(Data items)
----------------------------------------

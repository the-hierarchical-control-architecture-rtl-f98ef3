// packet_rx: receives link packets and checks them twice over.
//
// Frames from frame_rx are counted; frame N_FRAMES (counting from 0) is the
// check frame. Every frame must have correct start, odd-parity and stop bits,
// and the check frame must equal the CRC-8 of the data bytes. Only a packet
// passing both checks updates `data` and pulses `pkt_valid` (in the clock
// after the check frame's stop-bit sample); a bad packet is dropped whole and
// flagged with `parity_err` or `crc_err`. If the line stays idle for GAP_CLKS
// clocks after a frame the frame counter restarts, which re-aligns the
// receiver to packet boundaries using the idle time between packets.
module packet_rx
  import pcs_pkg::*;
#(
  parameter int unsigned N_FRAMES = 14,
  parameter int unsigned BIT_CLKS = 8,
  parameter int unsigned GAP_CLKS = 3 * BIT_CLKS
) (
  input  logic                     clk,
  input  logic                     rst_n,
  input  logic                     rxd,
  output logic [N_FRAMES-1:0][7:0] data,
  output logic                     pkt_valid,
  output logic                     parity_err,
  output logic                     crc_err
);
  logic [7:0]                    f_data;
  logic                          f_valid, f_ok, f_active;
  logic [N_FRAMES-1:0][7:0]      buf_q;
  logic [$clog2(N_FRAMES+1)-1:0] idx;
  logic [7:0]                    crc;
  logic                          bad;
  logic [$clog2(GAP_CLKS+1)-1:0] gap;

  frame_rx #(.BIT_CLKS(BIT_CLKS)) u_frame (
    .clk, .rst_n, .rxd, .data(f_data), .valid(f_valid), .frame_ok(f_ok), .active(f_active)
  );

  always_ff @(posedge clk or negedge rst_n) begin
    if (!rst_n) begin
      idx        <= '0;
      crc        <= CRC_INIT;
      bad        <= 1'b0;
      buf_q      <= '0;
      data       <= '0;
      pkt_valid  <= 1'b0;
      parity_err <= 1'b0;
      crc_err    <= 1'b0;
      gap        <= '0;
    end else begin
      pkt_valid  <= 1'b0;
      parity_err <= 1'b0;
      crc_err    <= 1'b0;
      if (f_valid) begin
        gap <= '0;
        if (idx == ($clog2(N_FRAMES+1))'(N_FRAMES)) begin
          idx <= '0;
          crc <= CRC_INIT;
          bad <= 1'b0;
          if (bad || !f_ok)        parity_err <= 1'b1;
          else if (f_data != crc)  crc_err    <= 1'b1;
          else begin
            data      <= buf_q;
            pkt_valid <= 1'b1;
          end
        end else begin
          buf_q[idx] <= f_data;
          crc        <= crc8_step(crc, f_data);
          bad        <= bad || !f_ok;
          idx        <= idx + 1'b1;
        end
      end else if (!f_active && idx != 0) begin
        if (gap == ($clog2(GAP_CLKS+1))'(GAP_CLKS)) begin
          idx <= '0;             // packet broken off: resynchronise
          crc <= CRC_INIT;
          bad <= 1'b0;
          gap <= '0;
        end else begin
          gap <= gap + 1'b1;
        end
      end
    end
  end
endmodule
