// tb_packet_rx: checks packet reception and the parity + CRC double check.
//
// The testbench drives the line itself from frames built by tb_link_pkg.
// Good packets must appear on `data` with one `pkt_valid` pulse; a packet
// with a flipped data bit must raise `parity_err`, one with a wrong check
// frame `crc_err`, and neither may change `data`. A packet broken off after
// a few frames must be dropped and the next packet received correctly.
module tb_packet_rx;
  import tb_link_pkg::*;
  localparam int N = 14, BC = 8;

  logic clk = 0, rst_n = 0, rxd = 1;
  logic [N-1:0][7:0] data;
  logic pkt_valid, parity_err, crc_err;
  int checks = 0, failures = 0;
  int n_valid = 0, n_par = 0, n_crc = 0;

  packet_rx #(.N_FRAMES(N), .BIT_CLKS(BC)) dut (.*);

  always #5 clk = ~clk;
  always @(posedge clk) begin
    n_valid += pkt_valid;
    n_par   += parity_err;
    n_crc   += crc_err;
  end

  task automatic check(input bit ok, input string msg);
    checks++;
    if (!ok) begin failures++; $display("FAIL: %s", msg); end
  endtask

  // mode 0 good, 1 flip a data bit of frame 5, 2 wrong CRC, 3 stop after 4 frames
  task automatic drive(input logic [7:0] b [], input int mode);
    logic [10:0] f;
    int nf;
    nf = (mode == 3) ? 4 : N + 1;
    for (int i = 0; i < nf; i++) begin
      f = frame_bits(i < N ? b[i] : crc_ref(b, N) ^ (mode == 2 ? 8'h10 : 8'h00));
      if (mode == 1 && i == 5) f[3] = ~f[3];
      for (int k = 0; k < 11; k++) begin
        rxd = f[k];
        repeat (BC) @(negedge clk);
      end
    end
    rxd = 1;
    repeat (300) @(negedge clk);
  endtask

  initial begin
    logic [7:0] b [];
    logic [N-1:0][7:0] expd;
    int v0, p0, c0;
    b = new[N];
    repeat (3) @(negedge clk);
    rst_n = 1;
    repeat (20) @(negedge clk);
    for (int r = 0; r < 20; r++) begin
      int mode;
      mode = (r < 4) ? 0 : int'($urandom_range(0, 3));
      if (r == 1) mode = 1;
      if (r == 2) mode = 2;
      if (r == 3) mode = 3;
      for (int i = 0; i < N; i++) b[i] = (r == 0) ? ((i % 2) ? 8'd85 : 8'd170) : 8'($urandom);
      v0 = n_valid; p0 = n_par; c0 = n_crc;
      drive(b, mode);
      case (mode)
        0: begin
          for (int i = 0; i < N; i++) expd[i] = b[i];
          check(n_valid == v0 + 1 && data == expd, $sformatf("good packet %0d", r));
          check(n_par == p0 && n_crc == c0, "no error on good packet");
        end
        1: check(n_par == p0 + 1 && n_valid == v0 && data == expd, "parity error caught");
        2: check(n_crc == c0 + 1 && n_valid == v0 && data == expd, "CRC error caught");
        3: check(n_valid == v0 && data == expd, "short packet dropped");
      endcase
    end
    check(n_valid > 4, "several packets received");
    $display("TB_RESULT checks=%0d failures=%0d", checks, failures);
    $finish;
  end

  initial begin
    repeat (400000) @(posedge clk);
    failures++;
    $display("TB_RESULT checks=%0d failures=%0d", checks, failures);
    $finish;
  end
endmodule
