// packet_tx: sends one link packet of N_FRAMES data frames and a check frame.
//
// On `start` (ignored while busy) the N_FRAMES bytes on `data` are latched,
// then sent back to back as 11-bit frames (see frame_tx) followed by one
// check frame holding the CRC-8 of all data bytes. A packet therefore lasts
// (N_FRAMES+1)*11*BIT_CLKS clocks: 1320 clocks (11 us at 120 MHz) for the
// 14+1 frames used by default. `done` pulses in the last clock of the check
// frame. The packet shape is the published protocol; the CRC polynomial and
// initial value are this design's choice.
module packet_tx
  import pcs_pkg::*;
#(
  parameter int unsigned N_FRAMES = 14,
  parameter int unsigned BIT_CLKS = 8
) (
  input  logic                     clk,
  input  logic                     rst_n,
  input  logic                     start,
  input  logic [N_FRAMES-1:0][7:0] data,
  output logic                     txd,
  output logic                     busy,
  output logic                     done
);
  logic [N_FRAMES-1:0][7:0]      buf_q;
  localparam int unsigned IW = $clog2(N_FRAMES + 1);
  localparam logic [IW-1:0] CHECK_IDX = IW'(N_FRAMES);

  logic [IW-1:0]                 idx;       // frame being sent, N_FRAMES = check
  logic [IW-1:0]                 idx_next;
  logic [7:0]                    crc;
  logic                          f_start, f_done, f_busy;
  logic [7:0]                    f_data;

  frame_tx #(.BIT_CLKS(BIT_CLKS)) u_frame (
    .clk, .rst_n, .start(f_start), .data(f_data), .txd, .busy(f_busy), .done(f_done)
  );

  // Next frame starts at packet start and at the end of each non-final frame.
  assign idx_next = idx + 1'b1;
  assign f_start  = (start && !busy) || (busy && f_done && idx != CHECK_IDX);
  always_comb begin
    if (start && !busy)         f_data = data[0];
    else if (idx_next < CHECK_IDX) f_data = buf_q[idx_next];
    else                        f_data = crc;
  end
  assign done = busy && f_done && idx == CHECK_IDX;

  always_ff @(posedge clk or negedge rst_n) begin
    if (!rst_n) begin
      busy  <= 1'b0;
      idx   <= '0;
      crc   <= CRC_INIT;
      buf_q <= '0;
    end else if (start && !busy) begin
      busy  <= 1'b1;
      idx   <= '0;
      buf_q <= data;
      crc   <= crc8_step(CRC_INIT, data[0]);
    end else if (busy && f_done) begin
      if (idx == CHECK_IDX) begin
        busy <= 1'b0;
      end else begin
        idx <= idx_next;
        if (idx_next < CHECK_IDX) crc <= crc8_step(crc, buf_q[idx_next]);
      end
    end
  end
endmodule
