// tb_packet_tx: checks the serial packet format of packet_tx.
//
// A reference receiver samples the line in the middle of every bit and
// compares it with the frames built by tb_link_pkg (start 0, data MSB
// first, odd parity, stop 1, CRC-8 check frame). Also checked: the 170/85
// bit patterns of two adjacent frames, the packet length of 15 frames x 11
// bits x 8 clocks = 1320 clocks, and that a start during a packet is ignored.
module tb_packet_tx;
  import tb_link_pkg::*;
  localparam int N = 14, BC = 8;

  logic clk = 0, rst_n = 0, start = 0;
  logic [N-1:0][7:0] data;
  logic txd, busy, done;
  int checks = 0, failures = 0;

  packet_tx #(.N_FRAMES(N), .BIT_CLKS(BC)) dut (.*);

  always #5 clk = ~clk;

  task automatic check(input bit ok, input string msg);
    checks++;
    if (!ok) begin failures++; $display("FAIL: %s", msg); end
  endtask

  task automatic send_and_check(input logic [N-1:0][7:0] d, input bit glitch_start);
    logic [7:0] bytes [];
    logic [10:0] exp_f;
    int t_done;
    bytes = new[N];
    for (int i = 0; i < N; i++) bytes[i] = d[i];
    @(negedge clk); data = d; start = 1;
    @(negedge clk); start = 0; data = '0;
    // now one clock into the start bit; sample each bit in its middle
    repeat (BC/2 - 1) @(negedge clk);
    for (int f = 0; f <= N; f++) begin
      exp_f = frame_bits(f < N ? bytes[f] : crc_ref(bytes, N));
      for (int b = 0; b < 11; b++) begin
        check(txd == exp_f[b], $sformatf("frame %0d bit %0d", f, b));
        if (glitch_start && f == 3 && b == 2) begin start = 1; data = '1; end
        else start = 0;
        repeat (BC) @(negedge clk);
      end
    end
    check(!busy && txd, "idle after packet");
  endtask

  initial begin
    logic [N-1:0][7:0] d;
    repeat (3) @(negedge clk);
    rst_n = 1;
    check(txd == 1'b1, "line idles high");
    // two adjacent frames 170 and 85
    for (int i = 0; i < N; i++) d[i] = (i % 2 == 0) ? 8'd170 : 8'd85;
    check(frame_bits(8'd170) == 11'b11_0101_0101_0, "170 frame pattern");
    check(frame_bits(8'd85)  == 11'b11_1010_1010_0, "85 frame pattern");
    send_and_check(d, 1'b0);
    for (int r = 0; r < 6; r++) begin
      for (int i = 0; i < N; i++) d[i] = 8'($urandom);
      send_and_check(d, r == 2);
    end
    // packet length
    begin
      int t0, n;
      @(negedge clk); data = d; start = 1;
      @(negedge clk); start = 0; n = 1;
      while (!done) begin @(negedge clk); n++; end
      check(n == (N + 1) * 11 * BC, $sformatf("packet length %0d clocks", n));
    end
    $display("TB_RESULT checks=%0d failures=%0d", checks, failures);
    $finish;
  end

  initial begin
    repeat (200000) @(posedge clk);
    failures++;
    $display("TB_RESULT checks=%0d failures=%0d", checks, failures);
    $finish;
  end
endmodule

----------------------------------------

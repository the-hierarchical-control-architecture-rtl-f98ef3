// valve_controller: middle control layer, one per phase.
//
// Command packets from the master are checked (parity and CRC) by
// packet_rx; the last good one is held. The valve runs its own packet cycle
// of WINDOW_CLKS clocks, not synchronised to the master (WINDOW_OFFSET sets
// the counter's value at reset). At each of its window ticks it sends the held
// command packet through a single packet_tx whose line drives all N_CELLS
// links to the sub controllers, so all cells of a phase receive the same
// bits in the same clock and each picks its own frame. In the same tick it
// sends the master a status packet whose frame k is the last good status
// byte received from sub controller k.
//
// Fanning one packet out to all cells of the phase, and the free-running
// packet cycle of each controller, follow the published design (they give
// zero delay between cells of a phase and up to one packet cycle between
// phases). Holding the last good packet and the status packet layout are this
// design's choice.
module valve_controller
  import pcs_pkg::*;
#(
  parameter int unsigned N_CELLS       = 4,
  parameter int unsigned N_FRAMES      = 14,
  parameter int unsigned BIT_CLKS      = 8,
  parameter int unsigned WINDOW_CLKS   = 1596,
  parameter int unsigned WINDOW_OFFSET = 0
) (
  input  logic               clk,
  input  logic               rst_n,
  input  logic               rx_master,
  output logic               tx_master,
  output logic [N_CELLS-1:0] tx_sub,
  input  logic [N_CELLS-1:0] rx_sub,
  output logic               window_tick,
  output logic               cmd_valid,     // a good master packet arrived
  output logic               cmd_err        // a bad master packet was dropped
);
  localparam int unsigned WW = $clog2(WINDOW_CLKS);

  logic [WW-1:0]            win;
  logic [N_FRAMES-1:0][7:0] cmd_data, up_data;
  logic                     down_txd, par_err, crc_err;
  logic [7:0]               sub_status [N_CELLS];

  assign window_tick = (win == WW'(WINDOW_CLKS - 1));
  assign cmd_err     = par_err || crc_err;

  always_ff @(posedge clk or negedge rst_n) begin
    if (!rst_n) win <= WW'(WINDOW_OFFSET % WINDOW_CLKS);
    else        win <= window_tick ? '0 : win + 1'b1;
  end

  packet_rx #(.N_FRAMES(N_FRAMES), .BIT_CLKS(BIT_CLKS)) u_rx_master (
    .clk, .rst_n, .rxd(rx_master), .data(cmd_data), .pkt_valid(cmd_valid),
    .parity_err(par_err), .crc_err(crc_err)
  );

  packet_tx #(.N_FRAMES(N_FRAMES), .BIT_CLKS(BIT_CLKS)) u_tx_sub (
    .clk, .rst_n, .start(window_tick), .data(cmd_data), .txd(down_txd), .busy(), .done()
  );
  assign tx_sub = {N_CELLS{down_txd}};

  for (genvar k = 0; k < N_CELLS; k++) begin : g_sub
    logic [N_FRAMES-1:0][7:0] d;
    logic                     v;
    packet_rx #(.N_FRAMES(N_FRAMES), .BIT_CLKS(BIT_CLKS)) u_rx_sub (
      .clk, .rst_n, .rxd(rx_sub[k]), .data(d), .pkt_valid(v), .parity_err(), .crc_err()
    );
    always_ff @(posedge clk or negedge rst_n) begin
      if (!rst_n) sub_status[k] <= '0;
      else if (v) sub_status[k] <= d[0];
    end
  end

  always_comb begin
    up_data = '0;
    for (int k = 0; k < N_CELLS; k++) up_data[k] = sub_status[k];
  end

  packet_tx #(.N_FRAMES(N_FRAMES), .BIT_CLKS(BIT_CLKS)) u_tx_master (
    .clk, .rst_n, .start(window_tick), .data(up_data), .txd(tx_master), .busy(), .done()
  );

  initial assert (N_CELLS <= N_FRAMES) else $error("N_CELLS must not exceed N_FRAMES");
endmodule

----------------------------------------

- [EXERCISE DESCRIPTION] Only the lines above starting at the one containing "bytes = new[N];" and ending at the one containing "else start = 0;", both included, are to be returned, exactly as they read.

- [SOLUTION FOR THIS TASK]
    bytes = new[N];
    for (int i = 0; i < N; i++) bytes[i] = d[i];
    @(negedge clk); data = d; start = 1;
    @(negedge clk); start = 0; data = '0;
    // now one clock into the start bit; sample each bit in its middle
    repeat (BC/2 - 1) @(negedge clk);
    for (int f = 0; f <= N; f++) begin
      exp_f = frame_bits(f < N ? bytes[f] : crc_ref(bytes, N));
      for (int b = 0; b < 11; b++) begin
        check(txd == exp_f[b], $sformatf("frame %0d bit %0d", f, b));
        if (glitch_start && f == 3 && b == 2) begin start = 1; data = '1; end
        else start = 0;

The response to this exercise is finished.